Feed Shrubs & Lawns
Fertilize spring-blooming shrubs such as azaleas, rhododendrons, lilacs, and forsythias after they finish blooming. Use a tree-and-shrub product at the rate specified on the label. If you haven’t yet fertilized your warm-season grass (Bermuda, St. Augustine, or zoysia), do so at this time.
Sow Your Veggies
Now that the soil has warmed, it’s okay to sow seeds of vegetables that love hot weather. These include beans, corn, melons, okra, eggplants, tomatoes, and squash. Plant about ½ inch deep in a sunny spot.

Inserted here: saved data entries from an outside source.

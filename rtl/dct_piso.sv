// dct_piso: parallel-in serial-out registers that turn four butterfly outputs
// into DA ROM addresses.
//
// On load the four W-bit words are captured; on every shift they move P bits
// towards the MSB. The top P bits of each word form the current slice, MSB
// first: addr[j] holds bit (W-P+j) of the four words, so addr[P-1] is the
// more significant bit plane of the slice and, in the first slice after a
// load, the sign plane. W must be a multiple of P (the caller sign-extends).
// Timing: slice 0 is on addr the cycle after load; one slice per shift.
module dct_piso
  import dct_pkg::*;
#(
  parameter int unsigned W = 10,
  parameter int unsigned P = 2
) (
  input  logic                 clk,
  input  logic                 load,
  input  logic                 shift,
  input  logic [W-1:0]         word [HALF],
  output logic [HALF-1:0]      addr [P]
);

  logic [W-1:0] sr [HALF];

  always_ff @(posedge clk) begin
    for (int unsigned i = 0; i < HALF; i++) begin
      if (load)       sr[i] <= word[i];
      else if (shift) sr[i] <= sr[i] << P;
    end
  end

  always_comb begin
    for (int unsigned j = 0; j < P; j++)
      for (int unsigned i = 0; i < HALF; i++)
        addr[j][i] = sr[i][W-P+j];
  end

  initial assert (W % P == 0) else $error("dct_piso: W must be a multiple of P");

endmodule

To get an earlier crop, you can buy small plants from the garden center.
Spray Camellias
Tea scales are little brown or white insects that suck sap on the undersides of camellia leaves and cause them to turn yellow. This can be prevented by spraying the undersides now with horticultural oil according to label directions. Throw out any fallen camellia leaves to prevent tea scales from spreading further.
WATCH: Grumpy Gardener’s Guide to Camellias
Bite the Bullet
Right now, your pansies and violas are blooming their heads off, but they’ll die when the weather gets hot. You want your summer annuals to get established before that happens, so rip out those lovely pansies, and replace them with summer bloomers. Sigh…
Remember Mother’s Day
Guess who forgot a gift last year: me. The consequences were dire. Do as I say and not as I did. Buy your mom or the mother of your children a nice hanging basket or pretty container garden.